Stacey Rudderham has experienced those limits, too. While she says phone appointments work well for to get prescriptions, they’re not effective for other more involved care. In July, Rudderham will be two years into remission from non-Hodgkin’s lymphoma. As part of her care, she has to see her doctor every three months. She hasn’t seen her doctor in person since March 2020, but she’s had phone appointments.
“I haven’t had a physical check-up, I haven’t been weighed in, I haven’t had an of my physical checks done,” Rudderham says.
She’s had bloodwork done and an MRI scheduled soon. Rudderham says because she’s in remission, she’s missing out on a complete checkup since her doctor can’t check for swelling in her lymph nodes and weight gain or loss. Over a phone appointment, her doctor will give her a rundown on her bloodwork and will ask her questions about her health. The MRI would only check her head where the original tumour was found.
“It’s kind of daunting for me,” says Rudderham. “The first two years are crucial for remission with this cancer. I had nine months’ worth of checkups and now I’ve not had any in person for a full year.”
“There’s nothing they can do virtually to confirm there’s nothing in my lymph nodes. I guess it’s a matter of limiting it to where it is useful and appropriate, but maybe not applying it to every situation because it’s not efficient.”
Rudderham says she and her doctor haven’t discussed when her next in-person appointment will take place. Her doctor will soon be retiring, so Rudderham will meet her new physician a phone call.
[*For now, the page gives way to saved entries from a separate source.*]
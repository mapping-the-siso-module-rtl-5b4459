// siso_fwd_pkg - tile program for the forward state-metric recursion of a
// max-log-MAP SISO decoder (8-state trellis of the 3GPP turbo code).
//
// For k = 1..m the recursion computes, from column A[.,k-1] and the inputs
// L[k-1], P[k-1] (LP = L + P):
//   A[0],A[4] = LBut(A[0],A[1], 0 , LP)    A[1],A[5] = LBut(A[2],A[3], L , P)
//   A[2],A[6] = LBut(A[4],A[5], P , L )    A[3],A[7] = LBut(A[6],A[7], LP, 0)
// with LBut(X,Y,H,D) = (max(X+H, Y+D), max(Y+H, X+D)). This butterfly list
// and the mapping idea are the published ones: ALUs 0..3 each evaluate one
// LBut, one max-of-two-sums per cycle in level 1 with levels 2 and 3
// bypassed, so a column takes two cycles; the fifth ALU adds L + P; new
// metrics go to registers for the next column and, in FIFO order, to
// memories 0..7 (memory i holds A[i][.]); L and P are read from memories 8
// and 9. The register allocation and cycle-by-cycle schedule below are this
// design's own:
//   * register sets alternate between columns (set s = k mod 2), so the
//     loop body covers two columns (4 cycles) and runs m/2 times (m even);
//   * ALU j's bank a holds X at entry 2s and Y at 2s+1, bank c the reverse,
//     so the two LBut halves differ only in the read address; bank b holds
//     H and bank d holds D at entry s;
//   * ALUs 0 and 2 produce their first half in the even cycle, ALUs 1 and 3
//     their second half, so no register bank is written twice in a cycle;
//   * L[k], P[k] for the next column are fetched in the even cycle and L+P
//     computed by ALU 4 in the odd cycle.
//
// Memory layout before start: A[i][0] at address 0 of memory i (i = 0..7),
// L[k] and P[k] at address k of memories 8 and 9. After the run A[i][k] is at
// address k mod 256 of memory i (for m = 256 column 256 overwrites column 0).
// Timing: 2 set-up cycles + 2 cycles per column, then the halt word.
// Start the tile with loop count m/2.
package siso_fwd_pkg;
  import fpfa_pkg::*;

  localparam int unsigned PROG_LEN = 7;   // words 0..6
  localparam int unsigned MEM_L    = 8;
  localparam int unsigned MEM_P    = 9;
  localparam int unsigned BUS_L    = 4;
  localparam int unsigned BUS_P    = 5;
  localparam int unsigned BUS_LP   = 6;
  localparam int unsigned RA = 0, RB = 1, RC = 2, RD = 3;  // bank index

  function automatic fn_cfg_t fn(fn_op_e op);
    fn_cfg_t f;
    f = '0;
    f.op = op;
    return f;
  endfunction

  // level-1 only ALU configuration, result on out1 and out2
  function automatic alu_cfg_t l1_cfg(fn_op_e o1, fn_op_e o2, fn_op_e o3);
    alu_cfg_t c;
    c = '0;
    c.f1 = fn(o1);
    c.f2 = fn(o2);
    c.f3 = fn(o3);
    c.l2_en = 1'b0;
    c.mb = MB_ZERO;
    c.out1 = OS_O1L;
    c.out2 = OS_O1L;
    return c;
  endfunction

  // Route A[i] of register set s into the banks of the ALU that reads it.
  function automatic void route_a(ref instr_t w, input int i, input int s, input int bus);
    int t;
    t = i / 2;
    w.rwr[t][RA] = '{we: 1'b1, addr: REG_AW'(2*s + (i % 2)), bus: BUS_AW'(bus)};
    w.rwr[t][RC] = '{we: 1'b1, addr: REG_AW'(2*s + 1 - (i % 2)), bus: BUS_AW'(bus)};
  endfunction

  function automatic void route_w(ref instr_t w, input int alu, input int bank,
                                  input int entry, input int bus);
    w.rwr[alu][bank] = '{we: 1'b1, addr: REG_AW'(entry), bus: BUS_AW'(bus)};
  endfunction

  function automatic void drive(ref instr_t w, input int bus, input int src);
    w.bus[bus] = '{en: 1'b1, src: SRC_AW'(src)};
  endfunction

  // L and P fetched into register set s
  function automatic void fetch_lp(ref instr_t w, input int s, input int bus_l, input int bus_p);
    route_w(w, 4, RA, 0, bus_l);
    route_w(w, 4, RB, 0, bus_p);
    route_w(w, 1, RB, s, bus_l);  // H = L
    route_w(w, 1, RD, s, bus_p);  // D = P
    route_w(w, 2, RB, s, bus_p);  // H = P
    route_w(w, 2, RD, s, bus_l);  // D = L
  endfunction

  // L + P computed by ALU 4 and stored into register set s
  function automatic void add_lp(ref instr_t w, input int s);
    w.alu[4] = l1_cfg(FN_ADD, FN_ZERO, FN_LEFT);
    w.rd_addr[4][RA] = '0;
    w.rd_addr[4][RB] = '0;
    drive(w, BUS_LP, 8);          // ALU 4 out1
    route_w(w, 0, RD, s, BUS_LP); // D = L + P
    route_w(w, 3, RB, s, BUS_LP); // H = L + P
  endfunction

  function automatic instr_t siso_fwd_word(int unsigned idx);
    instr_t w;
    int     s, odd, half, ai;
    w = '0;
    if (idx == 0 || idx == 1) begin
      // set-up: column 0 into register set 0; even A's first, then odd A's
      for (int j = 0; j < 4; j++) begin
        ai = 2*j + int'(idx);
        w.mem[ai].rd_op = PTR_LD_INC;   // read address 0
        w.mem[ai].wr_op = PTR_LD_INC;   // write pointer -> 1
        w.mem[ai].imm   = '0;
        drive(w, j, SRC_MEM0 + ai);
        route_a(w, ai, 0, j);
      end
      if (idx == 0) begin
        w.mem[MEM_L].rd_op = PTR_LD_INC;
        w.mem[MEM_P].rd_op = PTR_LD_INC;
        drive(w, BUS_L, SRC_MEM0 + MEM_L);
        drive(w, BUS_P, SRC_MEM0 + MEM_P);
        fetch_lp(w, 0, BUS_L, BUS_P);
      end else begin
        add_lp(w, 0);
      end
    end else if (idx >= 2 && idx <= 5) begin
      s   = int'(idx - 2) / 2;
      odd = int'(idx - 2) % 2;
      for (int j = 0; j < 4; j++) begin
        // half 0: max(X+H, Y+D) -> A[j];  half 1: max(Y+H, X+D) -> A[j+4]
        half = ((j % 2) == 0) ? odd : 1 - odd;
        ai   = (half == 0) ? j : j + 4;
        w.alu[j] = l1_cfg((j == 0) ? FN_LEFT : FN_ADD, (j == 3) ? FN_LEFT : FN_ADD, FN_MAX);
        w.rd_addr[j][RA] = REG_AW'(2*s + half);
        w.rd_addr[j][RC] = REG_AW'(2*s + half);
        w.rd_addr[j][RB] = REG_AW'(s);
        w.rd_addr[j][RD] = REG_AW'(s);
        drive(w, j, 2*j);             // ALU j out1
        route_a(w, ai, 1 - s, j);
        w.mem[ai].we    = 1'b1;
        w.mem[ai].bus   = BUS_AW'(j);
        w.mem[ai].wr_op = PTR_INC;
      end
      if (odd == 0) begin
        w.mem[MEM_L].rd_op = PTR_INC;
        w.mem[MEM_P].rd_op = PTR_INC;
        drive(w, BUS_L, SRC_MEM0 + MEM_L);
        drive(w, BUS_P, SRC_MEM0 + MEM_P);
        fetch_lp(w, 1 - s, BUS_L, BUS_P);
      end else begin
        add_lp(w, 1 - s);
      end
      if (idx == 5) begin
        w.loop_end = 1'b1;
        w.loop_to  = PC_W'(2);
      end
    end else begin
      w.halt = 1'b1;
    end
    return w;
  endfunction

endpackage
“That adds another level of unease for me as well,” Rudderham says.
Chohan says there has to be a balance between virtual care and in-person care and in some cases doctors still need to have their eyes on patients.
“There’s a lot you can pick up clinically from your interactions with patients,” Chohan says, “that you wouldn’t necessarily be able to pick up on by the phone.”
He says it’s best to see new patients in person first because there can be a lot of forms and assessments to do first.
“People are opening up about traumas in their lives,” he says. “I don’t want to do that on the phone. You want to make sure they’re supported in that environment.”
The Examiner reached out to the Department of Health and Wellness asking how virtual care would be part of health care delivery post-COVID-19 and spokesperson Marla MacInnis emailed back this response:
Government has worked closely with physicians and other health providers to strengthen the health system and help Nova Scotians during the COVID-19 pandemic. One important measure has been the expansion of virtual care options like telephone and videoconferencing that help to connect health providers with patients. More information about this program will be available soon.
Chohan says virtual care in Nova Scotia could be as straightforward as doctor’s offices having websites where patients can book and cancel appointments rather than waiting on hold on the phone. That website could include links and phone numbers to other resources like wellness programs or how to book a mammogram.
“There have been some pretty dramatic changes over the last year and I hope that momentum continues,” Chohan says. “There’s a lot of tech in this town, there are a lot of innovations in this town. I think we have all the skills and resources locally to continue.”